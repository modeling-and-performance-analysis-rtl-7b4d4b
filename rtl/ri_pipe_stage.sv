// ri_pipe_stage: optional pipe stages on the link between two adjacent ring nodes.
//
// A chain of STAGES registers. Each stage holds one more ring slot, so the total number of
// data packets circulating on a ring is the sum over all links of (pipe stages + 1), the
// "+1" being the output register of the upstream node's outgoing port. More stages give
// more slots (more bandwidth to insert into) at the price of a longer trip around the ring.
// STAGES = 0 is a plain wire. Reset empties every stage (invalid, unreserved slots).
// The default of one stage between adjacent nodes is the setting the document uses
// throughout its experiments.
module ri_pipe_stage
  import ri_pkg::*;
#(
  parameter int STAGES = 1
) (
  input  logic clk,
  input  logic rst_n,
  input  pkt_t d,
  output pkt_t q
);
  generate
    if (STAGES == 0) begin : g_wire
      assign q = d;
    end else begin : g_regs
      pkt_t stage [STAGES];
      always_ff @(posedge clk or negedge rst_n) begin
        if (!rst_n) begin
          for (int i = 0; i < STAGES; i++) stage[i] <= PKT_IDLE;
        end else begin
          stage[0] <= d;
          for (int i = 1; i < STAGES; i++) stage[i] <= stage[i-1];
        end
      end
      assign q = stage[STAGES-1];
    end
  endgenerate
endmodule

____________

#### Task prompt:
The answer should be one number, the count of lines above that contain "input".

#### Exercise result:
3